After executing the procedure depicted in FIG. 2, the database query may be further rewritten to further optimize its execution. Such rewriting can include rewriting operations described in the Rewrite Application. During such rewrites, XQuery/XPath queries received by a database server that specify XQuery/XPath operations are dynamically rewritten into object-relational queries that directly reference and access the underlying base tables that store XML documents. Specific techniques for implementing the rewrite approach are described in the Rewrite application.


Hardware Overview



FIG. 4 is a block diagram that illustrates a computer system 400 upon which an embodiment of the invention may be implemented. Computer system 400 includes a bus 402 or other communication mechanism for communicating information, and a processor 404 coupled with bus 402 for processing information. Computer system 400 also includes a main memory 406, such as a random access memory (RAM) or other dynamic storage device, coupled to bus 402 for storing information and instructions to be executed by processor 404. Main memory 406 also may be used for storing temporary variables or other intermediate information during execution of instructions to be executed by processor 404. Computer system 400 further includes a read only memory (ROM) 408 or other static storage device coupled to bus 402 for storing static information and instructions for processor 404. A storage device 410, such as a magnetic disk or optical disk, is provided and coupled to bus 402 for storing information and instructions.


Computer system 400 may be coupled via bus 402 to a display 412, such as a cathode ray tube (CRT), for displaying information to a computer user. An input device 414, including alphanumeric and other keys, is coupled to bus 402 for communicating information and command selections to processor 404. Another type of user input device is cursor control 416, such as a mouse, a trackball, or cursor direction keys for communicating direction information and command selections to processor 404 and for controlling cursor movement on display 412. This input device typically has two degrees of freedom in two axes, a first axis (e.g., x) and a second axis (e.g., y), that allows the device to specify positions in a plane.


The invention is related to the use of computer system 400 for implementing the techniques described herein. According to one embodiment of the invention, those techniques are performed by computer system 400 in response to processor 404 executing one or more sequences of one or more instructions contained in main memory 406. Such instructions may be read into main memory 406 from another machine-readable medium, such as storage device 410. Execution of the sequences of instructions contained in main memory 406 causes processor 404 to perform the process steps described herein. In alternative embodiments, hard-wired circuitry may be used in place of or in combination with software instructions to implement the invention. Thus, embodiments of the invention are not limited to any specific combination of hardware circuitry and software.
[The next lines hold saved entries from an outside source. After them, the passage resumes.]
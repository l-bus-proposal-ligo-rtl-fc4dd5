// lbus_data_latch: the controller's bidirectional 2x8 bit backplane data latch.
//
// For a bus write the processor loads the 16-bit datum as two bytes; the
// bus logic drives it onto AD0-AD15 in the data phase. For a bus read the
// bus logic captures the datum from the backplane (cap) at the end of the
// data phase, and the processor reads it back as two bytes. A capture wins
// over a processor write in the same cycle. Updates take effect at the next
// clock edge.
module lbus_data_latch (
  input  logic        clk,
  input  logic        rst_n,
  input  logic        wr_lo,
  input  logic        wr_hi,
  input  logic [7:0]  wdata,
  input  logic        cap,      // capture from the backplane
  input  logic [15:0] cap_data,
  output logic [15:0] data
);
  always_ff @(posedge clk or negedge rst_n) begin
    if (!rst_n) begin
      data <= '0;
    end else if (cap) begin
      data <= cap_data;
    end else begin
      if (wr_lo) data[7:0]  <= wdata;
      if (wr_hi) data[15:8] <= wdata;
    end
  end
endmodule
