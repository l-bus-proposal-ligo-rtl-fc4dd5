// tb_lbus_data_latch: random byte loads and backplane captures; a capture
// must win over a byte load in the same cycle.
module tb_lbus_data_latch;
  logic clk = 0, rst_n = 0, wr_lo = 0, wr_hi = 0, cap = 0;
  logic [7:0] wdata = 0;
  logic [15:0] cap_data = 0, data, model = 0;
  int checks = 0, failures = 0, n_cap = 0;

  lbus_data_latch dut (.*);
  always #5 clk = ~clk;

  initial begin
    repeat (2) @(posedge clk);
    rst_n <= 1;
    for (int t = 0; t < 500; t++) begin
      automatic logic lo = 1'($urandom), hi = 1'($urandom), c = ($urandom_range(0, 3) == 0);
      automatic logic [7:0] d = 8'($urandom);
      automatic logic [15:0] cd = 16'($urandom);
      wr_lo <= lo; wr_hi <= hi; wdata <= d; cap <= c; cap_data <= cd;
      @(posedge clk); #1;
      if (c) begin model = cd; n_cap++; end
      else begin
        if (lo) model[7:0] = d;
        if (hi) model[15:8] = d;
      end
      checks++;
      if (data !== model) begin failures++; $display("FAIL data=%h model=%h", data, model); end
    end
    $display("TB_RESULT checks=%0d failures=%0d", checks, failures);
    $finish;
  end

  initial begin
    repeat (100000) @(posedge clk);
    failures++;
    $display("TB_RESULT checks=%0d failures=%0d", checks, failures);
    $finish;
  end
endmodule
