// lbus_migration_adapter: L-bus interface of the adapter for older eurocards.
//
// The adapter sits between the L-bus backplane and an older board that
// still expects its I/O on individual P1/P2 pins. It gives that board up to
// 32 binary outputs, 16 binary inputs and up to 8 control DACs, all reached
// through the digital bus; a 16-channel readback multiplexer on the adapter
// (analog, selected directly by AA0-AA3) is not part of this RTL.
//
// Like the example user board it has no clock: every register is clocked by
// an edge of a bus strobe.
//   address latch  The rising edge of ADDR latches the 16-bit address.
//   board select   A15..A8 are compared with the switch address sw_addr.
//   bus logic      sel and CLK low give ACK; with WR high the adapter drives
//                  AD (read strobe), with WR low it forms the write strobe.
//   decode         A5..A3 pick an 8-byte region, A2..A1 a word in it:
//                    0  binary outputs: word 0 = BO15..BO0, word 1 =
//                       BO31..BO16 (if NUM_BO > 16); write and read back
//                    1  binary inputs BI15..BI0, read only
//                    2  DAC 0..3 (word = DAC number), 16-bit codes
//                    3  DAC 4..7, 16-bit codes; write and read back
//                    4-7, and words of absent outputs or DACs: acknowledged,
//                       writes ignored, read as all ones
//                  Write registers load when the write strobe ends (CLK
//                  rises), while AD and WR are still held.
//   ERR            pwr_up high pulls ERR low so the controller reloads it.
//
// What follows the adapter's description: 16 to 32 binary outputs, 16
// binary inputs, up to 8 DACs, the analog readback mux, and the bus
// interface every user board has (switch-selected board address in
// A15..A8, ACK, ERR on power-up). This design's own choices: the register
// layout above, 16-bit DAC codes (the width of the crate's control DACs),
// pwr_up also clearing every register, and latches that capture on the
// strobe's trailing edge.
module lbus_migration_adapter
  import lbus_pkg::*;
#(
  parameter int unsigned NUM_BO   = 32,  // binary outputs, 16 to 32
  parameter int unsigned NUM_DACS = 8    // control DACs, 0 to 8
) (
  input  logic                   pwr_up,     // adapter power-up (high while the RC holds)
  input  logic [BOARD_ADR_W-1:0] sw_addr,    // board address switch
  // backplane
  input  logic [AD_W-1:0]        ad_in,
  input  logic                   addr_n,
  input  logic                   wr_n,
  input  logic                   bclk_n,
  output logic [AD_W-1:0]        ad_out,
  output logic                   ad_oe,
  output logic                   ack_drv,    // pull ACK low
  output logic                   err_drv,    // pull ERR low
  // old board side
  input  logic [15:0]            bi,         // binary inputs
  output logic [NUM_BO-1:0]      bo,         // binary outputs
  output logic [15:0]            dac_code [NUM_DACS]
);
  logic [AD_W-1:0] a_lat;
  logic            sel, rd_n, wrs_n;
  logic [2:0]      region;
  logic [1:0]      word;
  logic [2:0]      dac_idx;
  logic            bo_wr_n, dac_wr_n;
  logic [31:0]     bo_r;

  always_ff @(posedge addr_n or posedge pwr_up) begin
    if (pwr_up) a_lat <= '0;
    else        a_lat <= ad_in;
  end

  assign region  = a_lat[5:3];
  assign word    = a_lat[2:1];
  assign dac_idx = {a_lat[3], a_lat[2:1]};

  always_comb begin
    sel      = (a_lat[15:8] == sw_addr);
    rd_n     = !(sel && !bclk_n && wr_n);
    wrs_n    = !(sel && !bclk_n && !wr_n);
    bo_wr_n  = !(!wrs_n && region == 3'd0);
    dac_wr_n = !(!wrs_n && region[2:1] == 2'b01);
    ack_drv  = sel && !bclk_n;
    ad_oe    = !rd_n;
    err_drv  = pwr_up;
  end

  // Binary output latches (word 1 exists only with more than 16 outputs).
  always_ff @(posedge bo_wr_n or posedge pwr_up) begin
    if (pwr_up)                          bo_r <= '0;
    else if (word == 2'd0)               bo_r[15:0]  <= ad_in;
    else if (word == 2'd1 && NUM_BO > 16) bo_r[31:16] <= ad_in;
  end
  assign bo = bo_r[NUM_BO-1:0];

  // DAC input registers.
  always_ff @(posedge dac_wr_n or posedge pwr_up) begin
    if (pwr_up) begin
      for (int i = 0; i < NUM_DACS; i++) dac_code[i] <= '0;
    end else begin
      for (int i = 0; i < NUM_DACS; i++)
        if (dac_idx == 3'(i)) dac_code[i] <= ad_in;
    end
  end

  // Read data onto the backplane.
  always_comb begin
    ad_out = '1;
    unique case (region)
      3'd0: if (word == 2'd0) ad_out = bo_r[15:0];
            else if (word == 2'd1 && NUM_BO > 16) ad_out = bo_r[31:16];
      3'd1: if (word == 2'd0) ad_out = bi;
      3'd2, 3'd3:
        for (int i = 0; i < NUM_DACS; i++)
          if (dac_idx == 3'(i)) ad_out = dac_code[i];
      default: ad_out = '1;
    endcase
  end

endmodule
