// tb_lbus_migration_adapter: a behavioural bus master drives the L-bus
// strobes with the minimum times of the bus specification (ns delays, no
// clock) and exercises the adapter at switch address 0x21: both binary
// output words, the binary inputs, all 8 DAC registers, unused words,
// another board's address (no ACK, no drive, no change) and the power-up
// ERR request. A second adapter with 16 outputs and 4 DACs checks that
// absent registers ignore writes and read as ones.
`timescale 1ns/1ps
module tb_lbus_migration_adapter;
  logic        pwr_up = 0;
  logic [15:0] ad_in, ad_out, bi = 0;
  logic        addr_n = 1, wr_n = 1, bclk_n = 1;
  logic        ad_oe, ack_drv, err_drv;
  logic [31:0] bo;
  logic [15:0] dac_code [8];
  int checks = 0, failures = 0;
  logic        m_oe = 0;
  logic [15:0] m_ad = 0;

  lbus_migration_adapter dut (.pwr_up, .sw_addr(8'h21), .ad_in, .ad_out,
    .addr_n, .wr_n, .bclk_n, .ad_oe, .ack_drv, .err_drv, .bi, .bo, .dac_code);

  logic [15:0] ad_out2, bo2;
  logic        ad_oe2, ack2, err2;
  logic [15:0] dac2 [4];
  lbus_migration_adapter #(.NUM_BO(16), .NUM_DACS(4)) dut2 (
    .pwr_up, .sw_addr(8'h22), .ad_in, .addr_n, .wr_n, .bclk_n,
    .ad_out(ad_out2), .ad_oe(ad_oe2), .ack_drv(ack2), .err_drv(err2),
    .bi(16'h5A5A), .bo(bo2), .dac_code(dac2));

  assign ad_in = m_oe ? m_ad : (ad_oe ? ad_out : (ad_oe2 ? ad_out2 : 16'hFFFF));

  task automatic check(input logic cond, input string what);
    checks++;
    if (!cond) begin failures++; $display("FAIL %s at %0t", what, $realtime); end
  endtask

  task automatic bus_write(input logic [15:0] a, input logic [15:0] d, output logic ack);
    m_ad = a; m_oe = 1; addr_n = 0; #200;
    addr_n = 1; #50;
    m_ad = d; wr_n = 0; #50;
    bclk_n = 0; #200;
    ack = ack_drv || ack2;
    bclk_n = 1; #50;
    wr_n = 1; m_oe = 0; #50;
  endtask

  task automatic bus_read(input logic [15:0] a, output logic [15:0] d, output logic ack);
    m_ad = a; m_oe = 1; addr_n = 0; #200;
    addr_n = 1; #50;
    m_oe = 0; #50;
    bclk_n = 0; #200;
    d = ad_in; ack = ack_drv || ack2;
    bclk_n = 1; #50;
    check(!ad_oe && !ad_oe2, "adapter releases AD after CLK rises");
    #50;
  endtask

  initial begin
    logic ack; logic [15:0] d;
    logic [15:0] dv [8];
    #5 pwr_up = 1;
    #100;
    check(err_drv && err2, "ERR pulled during power-up");
    pwr_up = 0; #100;
    check(!err_drv, "ERR released after power-up");
    check(bo == 0 && dac_code[7] == 0, "registers cleared at power-up");

    for (int t = 0; t < 20; t++) begin
      automatic logic [15:0] v = 16'($urandom);
      automatic logic [15:0] w = 16'($urandom);
      bus_write(16'h2100, v, ack);
      check(ack && bo[15:0] == v, "outputs BO15..BO0");
      bus_write(16'h2102, w, ack);
      check(ack && bo == {w, v}, "outputs BO31..BO16");
      bus_read(16'h2100, d, ack); check(ack && d == v, "BO15..BO0 read back");
      bus_read(16'h2102, d, ack); check(ack && d == w, "BO31..BO16 read back");
      bi = v ^ w;
      bus_read(16'h2108, d, ack); check(ack && d == (v ^ w), "binary inputs");
      for (int n = 0; n < 8; n++) begin
        dv[n] = 16'($urandom);
        bus_write(16'h2110 + 16'(2 * n), dv[n], ack);
        check(ack && dac_code[n] == dv[n], "DAC write");
      end
      for (int n = 0; n < 8; n++) begin
        bus_read(16'h2110 + 16'(2 * n), d, ack);
        check(ack && d == dv[n], "DAC read back");
      end
      // unused words and regions: acknowledged, ignored, read as ones
      bus_write(16'h2104, ~v, ack);
      check(ack && bo == {w, v}, "unused output word ignored");
      bus_read(16'h210A, d, ack); check(ack && d == 16'hFFFF, "unused input word reads ones");
      bus_read(16'h2120, d, ack); check(ack && d == 16'hFFFF, "unused region reads ones");
      // another board's address
      bus_write(16'h2300, ~v, ack);
      check(!ack && bo == {w, v}, "other board write ignored");
      bus_read(16'h2310, d, ack);
      check(!ack && d == 16'hFFFF, "other board read not answered");
    end

    // the smaller adapter: 16 outputs, 4 DACs
    bus_write(16'h2200, 16'h1234, ack); check(ack && bo2 == 16'h1234, "small adapter outputs");
    bus_write(16'h2202, 16'h9999, ack); check(bo2 == 16'h1234, "small adapter has no BO31..16");
    bus_read(16'h2202, d, ack); check(ack && d == 16'hFFFF, "absent output word reads ones");
    bus_read(16'h2208, d, ack); check(d == 16'h5A5A, "small adapter inputs");
    bus_write(16'h2216, 16'h4321, ack); check(dac2[3] == 16'h4321, "small adapter DAC 3");
    bus_write(16'h2218, 16'h7777, ack); check(dac2[3] == 16'h4321 && dac2[0] == 0, "DAC 4 absent");
    bus_read(16'h2218, d, ack); check(ack && d == 16'hFFFF, "absent DAC reads ones");
    check(bo == {16'(bo >> 16), 16'(bo)}, "first adapter untouched");

    pwr_up = 1; #10;
    check(err_drv && bo == 0 && dac_code[3] == 0, "power-up clears and flags");
    pwr_up = 0;
    $display("TB_RESULT checks=%0d failures=%0d", checks, failures);
    $finish;
  end

  initial begin
    #10ms;
    failures++;
    $display("TB_RESULT checks=%0d failures=%0d", checks, failures);
    $finish;
  end
endmodule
The term “machine-readable medium” as used herein refers to any medium that participates in providing data that causes a machine to operation in a specific fashion. In an embodiment implemented using computer system 400, various machine-readable media are involved, for example, in providing instructions to processor 404 for execution. Such a medium may take many forms, including but not limited to, non-volatile media, volatile media, and transmission media. Non-volatile media includes, for example, optical or magnetic disks, such as storage device 410. Volatile media includes dynamic memory, such as main memory 406. Transmission media includes coaxial cables, copper wire and fiber optics, including the wires that comprise bus 402. Transmission media can also take the form of acoustic or light waves, such as those generated during radio-wave and infra-red data communications. All such media must be tangible to enable the instructions carried by the media to be detected by a physical mechanism that reads the instructions into a machine.
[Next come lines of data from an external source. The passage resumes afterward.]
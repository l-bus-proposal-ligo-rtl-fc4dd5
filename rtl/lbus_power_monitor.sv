// lbus_power_monitor: behavioural model of the crate's supply monitor.
//
// This is a behavioural model, not synthesizable logic: in the crate the
// check is made by analog window comparators on the supply rails. It takes
// the rail voltages as real numbers (volts) and reports every rail that is
// outside its window; any failure pulls the open-collector ERR line of the
// backplane (pwr_fail), so the controller latches it like a board's request.
//
// Windows (negative rails by magnitude), as specified for the L-bus crate:
//   +5 V digital, +5 V and -5 V analog      4.75 .. 5.25 V
//   +15 V, -15 V                            14.25 .. 15.75 V
//   +10 V, -10 V unregulated input          9 .. 12 V
//   +24 V, -24 V unregulated                22 .. 28 V
// fail_mask bit order: {n24, p24, n10, p10, n15, p15, n5, p5, dig5}.
// Combinational, no filtering or delay (the real comparators' hysteresis and
// response time are not specified).
module lbus_power_monitor (
  input  real        v_dig5,   // +5 V digital (VCC)
  input  real        v_p5,     // +5 V analog, post-regulated
  input  real        v_n5,     // -5 V analog, post-regulated
  input  real        v_p15,    // +15 V, post-regulated
  input  real        v_n15,    // -15 V, post-regulated
  input  real        v_p10,    // +10 V unregulated input
  input  real        v_n10,    // -10 V unregulated input
  input  real        v_p24,    // +24 V raw
  input  real        v_n24,    // -24 V raw
  output logic [8:0] fail_mask,
  output logic       pwr_fail
);
  function automatic logic outside(input real v, input real lo, input real hi);
    real m;
    m = (v < 0.0) ? -v : v;
    return (m < lo) || (m > hi);
  endfunction

  always_comb begin
    fail_mask[0] = outside(v_dig5, 4.75, 5.25);
    fail_mask[1] = outside(v_p5,   4.75, 5.25);
    fail_mask[2] = outside(v_n5,   4.75, 5.25);
    fail_mask[3] = outside(v_p15, 14.25, 15.75);
    fail_mask[4] = outside(v_n15, 14.25, 15.75);
    fail_mask[5] = outside(v_p10,  9.0,  12.0);
    fail_mask[6] = outside(v_n10,  9.0,  12.0);
    fail_mask[7] = outside(v_p24, 22.0,  28.0);
    fail_mask[8] = outside(v_n24, 22.0,  28.0);
    pwr_fail     = |fail_mask;
  end
endmodule
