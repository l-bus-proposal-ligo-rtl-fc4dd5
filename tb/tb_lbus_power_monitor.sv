// tb_lbus_power_monitor: sets all rails to nominal, then moves each rail in
// turn just inside and just outside both ends of its window and checks the
// failure bit of that rail alone, and the summary pwr_fail.
module tb_lbus_power_monitor;
  real v [9];
  real lo [9] = '{4.75, 4.75, 4.75, 14.25, 14.25, 9.0, 9.0, 22.0, 22.0};
  real hi [9] = '{5.25, 5.25, 5.25, 15.75, 15.75, 12.0, 12.0, 28.0, 28.0};
  real nom [9] = '{5.0, 5.0, -5.0, 15.0, -15.0, 10.0, -10.0, 24.0, -24.0};
  logic [8:0] fail_mask;
  logic pwr_fail;
  int checks = 0, failures = 0;

  lbus_power_monitor dut (
    .v_dig5(v[0]), .v_p5(v[1]), .v_n5(v[2]), .v_p15(v[3]), .v_n15(v[4]),
    .v_p10(v[5]), .v_n10(v[6]), .v_p24(v[7]), .v_n24(v[8]),
    .fail_mask, .pwr_fail);

  task automatic expect_mask(input logic [8:0] m, input string what);
    #1;
    checks++;
    if (fail_mask !== m || pwr_fail !== (m != 0)) begin
      failures++; $display("FAIL %s: mask=%b exp=%b", what, fail_mask, m);
    end
  endtask

  initial begin
    for (int i = 0; i < 9; i++) v[i] = nom[i];
    expect_mask('0, "nominal");
    for (int i = 0; i < 9; i++) begin
      automatic real s = (nom[i] < 0.0) ? -1.0 : 1.0;
      v[i] = s * (lo[i] + 0.01); expect_mask('0, "just above low end");
      v[i] = s * (lo[i] - 0.01); expect_mask(9'(1 << i), "below low end");
      v[i] = s * (hi[i] - 0.01); expect_mask('0, "just below high end");
      v[i] = s * (hi[i] + 0.01); expect_mask(9'(1 << i), "above high end");
      v[i] = 0.0;                expect_mask(9'(1 << i), "rail lost");
      v[i] = nom[i];
    end
    $display("TB_RESULT checks=%0d failures=%0d", checks, failures);
    $finish;
  end

  initial begin
    #100000;
    failures++;
    $display("TB_RESULT checks=%0d failures=%0d", checks, failures);
    $finish;
  end
endmodule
Common forms of machine-readable media include, for example, a floppy disk, a flexible disk, hard disk, magnetic tape, or any other magnetic medium, a CD-ROM, any other optical medium, punchcards, papertape, any other physical medium with patterns of holes, a RAM, a PROM, and EPROM, a FLASH-EPROM, any other memory chip or cartridge, a carrier wave as described hereinafter, or any other medium from which a computer can read.


Various forms of machine-readable media may be involved in carrying one or more sequences of one or more instructions to processor 404 for execution. For example, the instructions may initially be carried on a magnetic disk of a remote computer. The remote computer can load the instructions into its dynamic memory and send the instructions over a telephone line using a modem. A modem local to computer system 400 can receive the data on the telephone line and use an infra-red transmitter to convert the data to an infra-red signal. An infra-red detector can receive the data carried in the infra-red signal and appropriate circuitry can place the data on bus 402. Bus 402 carries the data to main memory 406, from which processor 404 retrieves and executes the instructions. The instructions received by main memory 406 may optionally be stored on storage device 410 either before or after execution by processor 404.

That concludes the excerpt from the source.